SULSELSATU.com, MAKASSAR – Tim penyidik Kejati Sulsel melakukan penahanan terhadap dua pelaku dugaan korupsi penyalahgunaan dana bergulir LPDB Kementerian Koperasi.

Diketahui, akibat dugaan korupsi tersebut, negara mengalami kerugian sebesar Rp 9 miliar pada tahun 2013 lalu.

Dua pelaku tersebut, Andi Asmar dan Eli Rahmawati ditetapkan sebagai tersangka usai menjalani pemeriksaan di ruang penyidik pidana khusus Kejati Sulsel pada hari ini, Jumat (3/8/2018).
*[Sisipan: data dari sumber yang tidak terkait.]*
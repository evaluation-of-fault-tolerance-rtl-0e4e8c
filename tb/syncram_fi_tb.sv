// syncram_fi_tb: self-checking testbench for the fault-injecting syncram.
//
// Fills the RAM with the register slice clear and checks clean read-back,
// then writes words with a bit-mask and the write signal set and checks that
// exactly the masked bits come back flipped. It then checks that changing
// the register after the write does not change stored faults, that a rewrite
// with the write signal clear removes the fault, and that reads keep one
// cycle of latency. A reference model of both RAMs is kept here.
module syncram_fi_tb;
  import ft_pkg::*;
  localparam int unsigned ABITS = 6;
  localparam int unsigned DBITS = 32;

  logic                  clk = 1'b0;
  logic                  enable, write, inject;
  logic [ABITS-1:0]      address;
  logic [DBITS-1:0]      datain, dataout;
  logic [FI_SLICE_W-1:0] testin;
  int checks = 0, failures = 0, n_inject = 0;

  logic [DBITS-1:0] ref_data [2**ABITS];
  logic [DBITS-1:0] ref_err  [2**ABITS];

  syncram_fi #(.ABITS(ABITS), .DBITS(DBITS)) dut (.*);

  always #5 clk = ~clk;
  always @(posedge clk) if (inject) n_inject++;

  task automatic check(input logic [DBITS-1:0] got, input logic [DBITS-1:0] exp, input string what);
    checks++;
    if (got !== exp) begin
      failures++;
      $display("FAIL %s: addr=%0d got %h expected %h", what, address, got, exp);
    end
  endtask

  task automatic wr(input logic [ABITS-1:0] a, input logic [DBITS-1:0] d);
    enable = 1; write = 1; address = a; datain = d;
    ref_data[a] = d;
    ref_err[a]  = testin[FI_WR_BIT] ? DBITS'(testin[FI_MASK_W-1:0]) : '0;
    @(posedge clk); #1;
    enable = 0; write = 0;
  endtask

  task automatic rd_check(input logic [ABITS-1:0] a, input string what);
    enable = 1; write = 0; address = a;
    @(posedge clk); #1;
    enable = 0;
    check(dataout, ref_data[a] ^ ref_err[a], what);
  endtask

  initial begin
    enable = 0; write = 0; address = '0; datain = '0; testin = '0;
    @(posedge clk); #1;
    // clean fill and read-back
    for (int i = 0; i < 2**ABITS; i++) wr(ABITS'(i), $urandom);
    for (int i = 0; i < 2**ABITS; i++) rd_check(ABITS'(i), "clean read");
    // mask without the write signal injects nothing
    testin = 16'h0003;
    for (int i = 0; i < 8; i++) wr(ABITS'(i), $urandom);
    for (int i = 0; i < 8; i++) rd_check(ABITS'(i), "mask without write");
    // mask with the write signal: bits flipped on read
    testin = 16'h0007;
    for (int i = 8; i < 16; i++) wr(ABITS'(i), $urandom);
    for (int i = 8; i < 16; i++) begin
      rd_check(ABITS'(i), "injected read");
      checks++;
      if ((dataout ^ ref_data[i]) !== 32'h3) begin
        failures++;
        $display("FAIL flipped bits at %0d: %h", i, dataout ^ ref_data[i]);
      end
    end
    // a fault stays after the register is cleared
    testin = 16'h0000;
    for (int i = 8; i < 16; i++) rd_check(ABITS'(i), "fault persists");
    // rewriting with the write signal clear removes it
    for (int i = 8; i < 12; i++) wr(ABITS'(i), $urandom);
    for (int i = 8; i < 16; i++) rd_check(ABITS'(i), "after rewrite");
    // single-bit masks and random mixed traffic
    for (int n = 0; n < 400; n++) begin
      logic [ABITS-1:0] a;
      a = ABITS'($urandom);
      testin = 16'($urandom_range(0, 7));
      if ($urandom_range(0, 1)) wr(a, $urandom);
      else rd_check(a, "random");
    end
    // read latency: data appears one cycle after the address
    testin = '0;
    wr(ABITS'(1), 32'hCAFE_0001);
    wr(ABITS'(2), 32'hCAFE_0002);
    enable = 1; write = 0; address = ABITS'(1);
    @(posedge clk); #1;
    address = ABITS'(2);
    check(dataout, 32'hCAFE_0001, "latency cycle 1");
    @(posedge clk); #1;
    enable = 0;
    check(dataout, 32'hCAFE_0002, "latency cycle 2");
    checks++;
    if (n_inject == 0) begin
      failures++;
      $display("FAIL no injection observed");
    end
    $display("TB_RESULT checks=%0d failures=%0d", checks, failures);
    $finish;
  end

  initial begin
    repeat (20000) @(posedge clk);
    failures++;
    $display("FAIL watchdog");
    $display("TB_RESULT checks=%0d failures=%0d", checks, failures);
    $finish;
  end
endmodule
Kepala Seksi Penyidik Kejati Sulsel, Andi Faik Nana Hamzah mengatakan, jabatan kedua tersangka dalam koperasi simpan pinjam Makassar Maju adalah, Andi Asmar sebagai kepala koperasi sedang Eli Rahmawati memegang menjabat sebagai bendahara koperasi.

“Jadi ke depan kami akan lakukan penahanan selama dua puluh hari. Ini tahanan pertama tingkat penyidikan,” ujarnya, Jumat (3/8/2018).

Faik mengatakan bahwa tindak korupsi yang dilakukan kedua tersangka adalah diselewengkan untuk kepentingan pribadi. Keduanya disebut seolah-olah memanfaatkan koperasinya agar bisa mendapatkan dana bantuan LPDB koperasi yang kemudian mereka bagi-bagi.

“Iya (koperasinya fiktif). Garis besarnya seperti yang sudah kami sampaikan tadi. Yang jelas sudah ada hitungan resmi,” tegas Faik.

Akibat tindakan keduanya, dugaan kerugian negara adalah sebesar Rp. 8.091.150.279. Kini tersangka Andi Asmar telah dibawa menuju lapas Klas I Makassar, sedang Eli ditahan di Rutan Klas I Makassar.